## AVAILABLE DATA
====================
When a blit starts, `busy` goes high and drives the CPU's HALT. The blitter
then uses the bus, one byte per MPU cycle:

1. phase 0: read the source byte;
2. phase 1: latch it and read the destination byte;
3. phase 2: write the merged byte, or nothing if no pixel of it is to be
   written;
4. phase 3: step the addresses.

Reading the destination first lets a byte keep the pixel that is not
written. The rate is 1 byte/us at a 1 MHz MPU, about 1 MB/s. A W x H blit
halts the CPU for W*H MPU cycles, plus one cycle to start. With `rotate`,
each row costs one more cycle, which reads the row's last source byte for
its right-hand pixel.

The original hardware has two 4-bit blitters working in parallel. This core
has one 8-bit unit that does the same work.

Source reads go through the memory map, so with the bank latch set a
sprite can be read from ROM below 0x9000. The blitter is switched off
(`blit_en = 0`) for Defender and Stargate. Writes to its registers are then
ignored.

## The shared BRAM and its 64-bit port (`bram_dp`, `bram_port_adapter`)

Once a bus is attached to the vendor's BRAM block, both of its ports become
64 bits wide with 8-byte-aligned 32-bit byte addresses. `bram_port_adapter`
lets the 8-bit core use that port:

* **Address:** bits [16:3] of the byte address select the line. In the
  bus's big-endian bit numbering these are `BRAM_ADDR_B[15:28]`. The full
  address is also given with its low three bits cleared.
* **Write:** the byte is replicated into all eight lanes, and only the lane
  chosen by the low three address bits is write-enabled.
* **Read:** the whole line returns one clock later, and the adapter picks
  the byte using the offset it registered with the request.
* **Byte order:** big-endian, matching the PowerPC-style host. Byte offset
  `k` of a line is lane `7-k`, bits `[63-8k -: 8]`. The host must use the
  same order when it loads ROMs through `plb_*`.

`bram_dp` models the block itself: 16384 lines x 64 bits, two synchronous
ports on one clock, byte-lane write enables, one cycle of read latency, and
read-before-write. A same-line write from both ports in the same clock is
not arbitrated; port B's lanes win.

## PIAs and controls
====================
## TASK OBJECTIVE
From the records above, transcribe exactly the run of lines that opens with the line holding "registers are then" and closes with the line holding "only the lane", both included.

## ANSWER TO THIS EXERCISE
(`blit_en = 0`) for Defender and Stargate. Writes to its registers are then
ignored.

## The shared BRAM and its 64-bit port (`bram_dp`, `bram_port_adapter`)

Once a bus is attached to the vendor's BRAM block, both of its ports become
64 bits wide with 8-byte-aligned 32-bit byte addresses. `bram_port_adapter`
lets the 8-bit core use that port:

* **Address:** bits [16:3] of the byte address select the line. In the
  bus's big-endian bit numbering these are `BRAM_ADDR_B[15:28]`. The full
  address is also given with its low three bits cleared.
* **Write:** the byte is replicated into all eight lanes, and only the lane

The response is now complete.